· Fachbeitrag · Patientenwille
Die Palliativ-Ampel: Eine Patientenverfügung in Kurzform?
von RAin Anne Woywod, Hamburg
| In der anwaltlichen Beratung im Zusammenhang mit Patientenverfügungen ist die Skepsis von Mandanten häufig groß: Wird die reiflich überlegte mehrseitige Erklärung in einer hektischen Notfallsituation überhaupt beachtet? Rettungskräfte tun doch im Zweifel alles medizinisch Mögliche, um sich keiner unterlassenen Hilfeleistung oder eines Verstoßes gegen den hippokratischen Eid schuldig zu machen? Kann hier die sog. Palliativ-Ampel helfen? |
1. Rettungskräfte im Visier der Strafbarkeit
Die Skepsis ist nicht unberechtigt. Der hippokratische Eid wird in Deutschland nicht mehr verpflichtend geleistet. Dennoch steht eine Strafbarkeit von Rettungskräften im Raum.
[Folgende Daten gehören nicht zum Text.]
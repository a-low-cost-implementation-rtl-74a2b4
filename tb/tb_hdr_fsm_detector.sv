// tb_hdr_fsm_detector: checks the state-machine HDR detector for 16-QAM (the
// default), 4-QAM and 4096-QAM, all with N = 32.
// A driver offers random quantized samples, sometimes back to back and
// sometimes with gaps; right after a sample is taken the next offer is put on
// the inputs, so the machine must work from its registered copy. For each accepted sample (in_valid and in_ready both
// high) the testbench computes the nearest level per axis by a distance
// search, turns it into the complemented Gray label and expects that word
// exactly log2(sqrt(M)) + 1 cycles later (3 cycles for 16-QAM). It also checks
// that in_ready is low while a detection is in progress, counts offers that
// had to wait, and for 16-QAM requires that all four leaf regions of each
// axis were reached.
module tb_hdr_fsm_detector;
  localparam int NORD = 3;
  localparam int unsigned ORDERS [NORD] = '{16, 4, 4096};

  logic clk = 1'b0;
  logic rst_n = 1'b0;
  always #5 clk = ~clk;

  int checks_g [NORD];
  int fails_g [NORD];
  int waits_g [NORD];
  int leaf_seen [4];
  int checks = 0;
  int failures = 0;
  int cycle = 0;

  always @(posedge clk) cycle <= cycle + 1;

  function automatic int nearest(input logic [31:0] s, input int l);
    longint unsigned best, dst;
    int k_best;
    best = '1;
    k_best = 0;
    for (int k = 0; k < l; k++) begin
      longint signed a;
      a = longint'(s) * (longint'(l) - 1) - longint'(k) * 64'hffff_ffff;
      dst = (a < 0) ? longint'(-a) : longint'(a);
      if (dst < best) begin
        best = dst;
        k_best = k;
      end
    end
    return k_best;
  endfunction

  function automatic int label(input int k, input int l);
    int g;
    g = k ^ (k >> 1);
    return ~g & (l - 1);
  endfunction

  for (genvar o = 0; o < NORD; o++) begin : g_ord
    localparam int unsigned M   = ORDERS[o];
    localparam int          L   = int'(qam_pkg::levels_of(M));
    localparam int          AB  = $clog2(L);
    localparam int          LAT = AB + 1;
    logic                 vin, rdy, vout;
    logic [31:0]          yi, yq;
    logic [$clog2(M)-1:0] bits;
    int                   exp_q [$];
    int                   due_q [$];
    logic                 taken = 1'b0;
    int                   busy_left = 0;

    hdr_fsm_detector #(.M(M), .N(32)) dut (.clk, .rst_n, .in_valid(vin), .in_ready(rdy),
                                           .yq_i(yi), .yq_q(yq), .out_valid(vout), .bits);

    initial begin
      checks_g[o] = 0;
      fails_g[o] = 0;
      waits_g[o] = 0;
      vin = 1'b0;
      yi = '0;
      yq = '0;
      wait (rst_n);
      for (int t = 0; t < 1500; t++) begin
        @(negedge clk);
        if (!vin || taken) begin
          // previous offer was taken (or none pending): new offer or a gap
          vin = ($urandom % 3) != 0;
          yi  = (t % 2 == 0) ? $urandom : 32'($urandom % 5) * 32'd858993459 + 32'($urandom % 64) - 32;
          yq  = $urandom;
        end else begin
          waits_g[o]++;
        end
      end
      @(negedge clk);
      while (vin && !taken) @(negedge clk);
      vin = 1'b0;
    end

    always @(posedge clk) taken <= rst_n && vin && rdy;

    // record accepted samples
    always @(posedge clk) if (rst_n && vin && rdy) begin
      int ki, kq;
      ki = nearest(yi, L);
      kq = nearest(yq, L);
      exp_q.push_back((label(ki, L) << AB) | label(kq, L));
      due_q.push_back(cycle + LAT);
      if (M == 16) begin
        leaf_seen[ki]++;
        leaf_seen[kq]++;
      end
    end

    // compare results
    always @(posedge clk) if (rst_n) begin
      if (vout) begin
        checks_g[o]++;
        if (exp_q.size() == 0) begin
          fails_g[o]++;
          $display("FAIL M=%0d unexpected result", M);
        end else begin
          int e, due;
          e = exp_q.pop_front();
          due = due_q.pop_front();
          if (int'(bits) != e || cycle != due) begin
            fails_g[o]++;
            $display("FAIL M=%0d got=%h exp=%h at cycle %0d due %0d", M, bits, e, cycle, due);
          end
        end
      end
      // not ready for log2(sqrt(M)) cycles after taking a sample
      if (busy_left > 0) begin
        checks_g[o]++;
        if (rdy) begin
          fails_g[o]++;
          $display("FAIL M=%0d ready while busy", M);
        end
        busy_left <= busy_left - 1;
      end
      if (vin && rdy) busy_left <= LAT - 1;
    end
  end

  initial begin
    for (int k = 0; k < 4; k++) leaf_seen[k] = 0;
    repeat (3) @(posedge clk);
    rst_n = 1'b1;
    repeat (1500 * 3 + 40) @(posedge clk);
    for (int o = 0; o < NORD; o++) begin
      checks += checks_g[o];
      failures += fails_g[o];
      checks++;
      if (checks_g[o] < 150 || waits_g[o] == 0) begin
        failures++;
        $display("FAIL order %0d: %0d results, %0d waits", ORDERS[o], checks_g[o], waits_g[o]);
      end
    end
    checks += 2;
    if (g_ord[0].exp_q.size() != 0 || g_ord[2].exp_q.size() != 0) begin
      failures++;
      $display("FAIL results missing");
    end
    for (int k = 0; k < 4; k++) if (leaf_seen[k] == 0) begin
      failures++;
      $display("FAIL 16-QAM leaf %0d never reached", k);
    end
    $display("16-QAM leaves reached: %0d %0d %0d %0d", leaf_seen[0], leaf_seen[1],
             leaf_seen[2], leaf_seen[3]);
    $display("TB_RESULT checks=%0d failures=%0d", checks, failures);
    $finish;
  end

  initial begin
    repeat (20000) @(posedge clk);
    failures++;
    $display("FAIL watchdog");
    $display("TB_RESULT checks=%0d failures=%0d", checks, failures);
    $finish;
  end
endmodule
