// hdr_slicer: the comparator bank of the heuristic-decision-region detector
// for one axis. It places an N-bit quantized component in one of L = sqrt(M)
// decision intervals and returns the interval's index (0 = most negative).
//
// How: L-1 comparators test the sample against the quantized interval
// boundaries THR(0) < THR(1) < ... < THR(L-2). Because the boundaries are
// increasing, the comparator outputs form a thermometer code and the index is
// the number of comparators that fire. A sample equal to a boundary belongs to
// the upper interval, as in the half-open regions id <= y < (i+1)d. The first
// and last intervals are open to the outside, so any sample gets an index.
//
// Interface: purely combinational, yq in, idx out.
// From the source design: comparators on the quantized value and the region
// boundaries. Own choice: the thermometer-to-index count.
module hdr_slicer
  import qam_pkg::*;
#(
  parameter int unsigned M = 16,
  parameter int unsigned N = 32
) (
  input  logic [N-1:0]                  yq,
  output logic [$clog2(levels_of(M))-1:0] idx
);

  localparam int unsigned L  = levels_of(M);
  localparam int unsigned AB = $clog2(L);

  logic [L-2:0] ge;

  for (genvar k = 0; k < L - 1; k++) begin : g_cmp
    localparam logic [N-1:0] THR = N'(hdr_threshold(k, L, N));
    assign ge[k] = (yq >= THR);
  end

  always_comb begin
    idx = '0;
    for (int k = 0; k < L - 1; k++) idx = idx + AB'(ge[k]);
  end

endmodule
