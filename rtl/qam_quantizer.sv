// qam_quantizer: the clip / offset / quantize function F(.) applied to one
// component (real or imaginary part) of the received symbol.
//
// Output:  yq = 0                          if z/step < -(2^N-1)/2
//          yq = floor(z/step + 2^(N-1))    if |z/step| <= (2^N-1)/2
//          yq = 2^N - 1                    if z/step >  (2^N-1)/2
// with step = (L-1) d / (2^N-1), L = sqrt(M). This is the same as
// clamp(floor(z/step) + 2^(N-1), 0, 2^N-1), which is what the logic computes.
// The offset makes the result unsigned, and the outermost constellation
// levels land exactly on 0 and 2^N-1.
//
// How: the division by step is a multiplication by a reciprocal constant with
// enough fraction bits that the floor is exact for every input. The magnitude
// of z is multiplied; positive inputs use the constant rounded up and take the
// floor, negative inputs use the constant rounded down and take the ceiling of
// the magnitude (floor(-a) = -ceil(a)). The offset add and the clamp follow.
//
// Interface: in_valid/z in, out_valid/yq out, plus clip_lo/clip_hi flags that
// tell which side of the clamp was used. No back-pressure.
// Timing: one register stage; yq is valid the cycle after in_valid.
//
// From the source design: the clip/offset/quantize rule, the offset and the
// step size. Own choices: the fixed-point input format (IN_W, IN_FRAC), the
// reciprocal-multiply realisation, the output register and the clip flags.
module qam_quantizer
  import qam_pkg::*;
#(
  parameter int unsigned M       = 16,  // constellation order
  parameter int unsigned N       = 32,  // quantizer output bits
  parameter int unsigned D       = 2,   // minimum distance d, in input units
  parameter int unsigned IN_W    = 32,  // input width (signed fixed point)
  parameter int unsigned IN_FRAC = 16   // input fraction bits
) (
  input  logic                   clk,
  input  logic                   rst_n,
  input  logic                   in_valid,
  input  logic signed [IN_W-1:0] z,
  output logic                   out_valid,
  output logic        [N-1:0]    yq,
  output logic                   clip_lo,
  output logic                   clip_hi
);

  localparam int unsigned L   = levels_of(M);
  localparam int unsigned SF  = quant_sf(L, D, IN_FRAC, IN_W);
  localparam wide_t       CHI = quant_scale(L, N, D, IN_FRAC, SF, 1'b1);
  localparam wide_t       CLO = quant_scale(L, N, D, IN_FRAC, SF, 1'b0);
  localparam int unsigned CW  = bit_len(CHI);
  localparam int unsigned PW  = IN_W + CW;        // product width
  localparam int unsigned QW  = PW - SF + 2;      // signed scaled value width

  if (!valid_order(M)) begin : g_bad_m
    $error("qam_quantizer: M must be 4, 16, 64, ... (square, power of two)");
  end
  if (PW + 1 > 128 || QW < N + 2) begin : g_bad_w
    $error("qam_quantizer: unsupported width combination");
  end

  logic                 neg;
  logic [IN_W-1:0]      mag;
  logic [CW-1:0]        scale;
  logic [PW-1:0]        prod;
  logic [PW-1:0]        prod_rnd;
  logic [QW-1:0]        qmag;
  logic signed [QW-1:0] qval;
  logic signed [QW-1:0] qoff;
  logic [N-1:0]         yq_d;
  logic                 lo_d, hi_d;

  always_comb begin
    neg      = z[IN_W-1];
    mag      = neg ? IN_W'(-z) : IN_W'(z);
    scale    = neg ? CW'(CLO) : CW'(CHI);
    prod     = PW'(mag) * PW'(scale);
    // ceiling of the magnitude for negative inputs, floor for positive ones
    prod_rnd = neg ? prod + PW'((wide_t'(1) << SF) - 1) : prod;
    qmag     = QW'(prod_rnd >> SF);
    qval     = neg ? -$signed(qmag) : $signed(qmag);
    qoff     = qval + $signed(QW'(wide_t'(1) << (N - 1)));
    lo_d     = qoff < 0;
    hi_d     = qoff > $signed(QW'((wide_t'(1) << N) - 1));
    if (lo_d)      yq_d = '0;
    else if (hi_d) yq_d = '1;
    else           yq_d = N'(qoff);
  end

  always_ff @(posedge clk or negedge rst_n) begin
    if (!rst_n) begin
      out_valid <= 1'b0;
      yq        <= '0;
      clip_lo   <= 1'b0;
      clip_hi   <= 1'b0;
    end else begin
      out_valid <= in_valid;
      if (in_valid) begin
        yq      <= yq_d;
        clip_lo <= lo_d;
        clip_hi <= hi_d;
      end
    end
  end

endmodule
Dies gilt zum einen, wenn Maßnahmen unterlassen werden, die geboten sind und dem Willen des zu behandelnden Menschen entsprechen. Es gilt aber auch bei der Vornahme von Maßnahmen, die zwar geboten sind, jedoch dem ausdrücklichen (u. U. aber nicht wahrgenommenen) Willen des Betroffenen zuwiderlaufen.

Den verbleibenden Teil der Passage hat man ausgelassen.